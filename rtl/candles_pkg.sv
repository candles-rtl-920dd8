// candles_pkg: shared widths, data formats and network flit of the CANDLES sparse
// CNN accelerator.
//
// Sizes that follow the published design: 8-bit operands with 24-bit partial sums,
// a 7x4 activation tile (28 pixels), 64 channels x 64 kernels per PE, 32 accumulator
// banks of 64 entries, 16-entry PSUM filters with 6-bit tags, and the 11-bit output
// tag (5 bank bits + 6 entry bits). The exact bit layouts of the activation group,
// weight lane and network flit are this design's own choice.
//
// Activation group (one activation-buffer entry): four non-zero activations of one
// channel in one tile, compressed pixel-first. The first one carries its absolute
// 5-bit position in the tile; each of the other three carries the 4-bit number of
// zeros skipped since the previous non-zero (hybrid run-length form).
//
// Output tag: kernel k (0..63 in the PE) and output pixel p (0..27 in the tile) map to
// bank = {k[1:0], p[2:0]} and entry = {k[5:2], p[4:3]}, so the four products that share
// one weight (one kernel) stay inside the 8 banks served by one 4x8 crossbar.
package candles_pkg;

  localparam int ACT_W    = 8;
  localparam int WT_W     = 8;
  localparam int PSUM_W   = 24;
  localparam int TILE_W   = 7;
  localparam int TILE_H   = 4;
  localparam int TILE_PIX = TILE_W * TILE_H;   // 28
  localparam int KT       = 64;                // kernels per PE
  localparam int CT       = 64;                // channels per PE
  localparam int NBANK    = 32;
  localparam int BANK_DEPTH = 64;
  localparam int FILT_ENTRIES = 16;
  localparam int BANK_BITS  = 5;
  localparam int ENTRY_BITS = 6;
  localparam int TAG_BITS   = BANK_BITS + ENTRY_BITS;  // 11
  localparam int CB_WORD_W  = 80;
  localparam int CB_ADDR_W  = 16;

  typedef logic signed [ACT_W-1:0]  act_t;
  typedef logic signed [WT_W-1:0]   wt_t;
  typedef logic signed [PSUM_W-1:0] psum_t;

  typedef struct packed {
    logic [3:0]       valid;      // which of the four slots hold an activation
    logic [4:0]       first_idx;  // absolute position (ty*7+tx) of slot 0
    logic [2:0][3:0]  zrun;       // zeros skipped before slots 1..3
    act_t [3:0]       val;
  } act_group_t;                  // 53 bits

  typedef struct packed {
    logic       valid;
    logic [3:0] idx;              // {r[1:0], s[1:0]} position inside the kernel
    wt_t        val;
  } wt_lane_t;                    // 13 bits

  typedef wt_lane_t [3:0] wt_entry_t;  // one weight of each of 4 kernels, same channel

  typedef enum logic [2:0] {
    FL_ACTREQ = 3'd0,   // PE -> central buffer: send me activation slice addr[2:0]
    FL_ACT    = 3'd1,   // central buffer -> PE: one activation group, channel addr[5:0]
    FL_GO     = 3'd2,   // PE -> east neighbour: ready to receive its partial sums
    FL_PSUM   = 3'd3,   // PE -> west neighbour: one partial sum, accumulator tag addr[10:0]
    FL_RESULT = 3'd4    // PE -> central buffer: add data to word addr
  } flit_kind_e;

  typedef struct packed {
    flit_kind_e      kind;
    logic            to_cb;    // destination is the central buffer (west edge)
    logic [2:0]      dx;       // destination column
    logic [2:0]      dy;       // destination row
    logic [2:0]      sx;       // source column
    logic [2:0]      sy;       // source row
    logic [15:0]     addr;
    logic [63:0]     data;
  } flit_t;

  // Roles of a PE in the inter-PE reduction of a tile.
  typedef enum logic [1:0] {
    ROLE_ALONE = 2'd0,   // no reduction: send results straight to the central buffer
    ROLE_RECV  = 2'd1,   // add the east neighbour's partial sums, then send results
    ROLE_SEND  = 2'd2    // send partial sums to the west neighbour
  } pe_role_e;

  // Per-PE job configuration, loaded through the off-chip load port.
  typedef struct packed {
    logic [15:0] out_base;   // central-buffer word of neuron (k=0, pixel=0)
    pe_role_e    role;
    logic [1:0]  pad;        // output shift (kernel radius for same-size output)
    logic [4:0]  n_wpos;     // weight passes (1..16)
    logic [4:0]  n_kg;       // kernel groups of 4 (1..16); n_wpos*n_kg <= 16
    logic [3:0]  n_slices;   // activation slices of the tile (1..8)
  } pe_cfg_t;                // 34 bits

endpackage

########################################

◆ **Problem**: Whenever the string "signed" shows up in a line of the records, copy that line.

◆ **Task response**:
  typedef logic signed [ACT_W-1:0]  act_t;
  typedef logic signed [WT_W-1:0]   wt_t;
  typedef logic signed [PSUM_W-1:0] psum_t;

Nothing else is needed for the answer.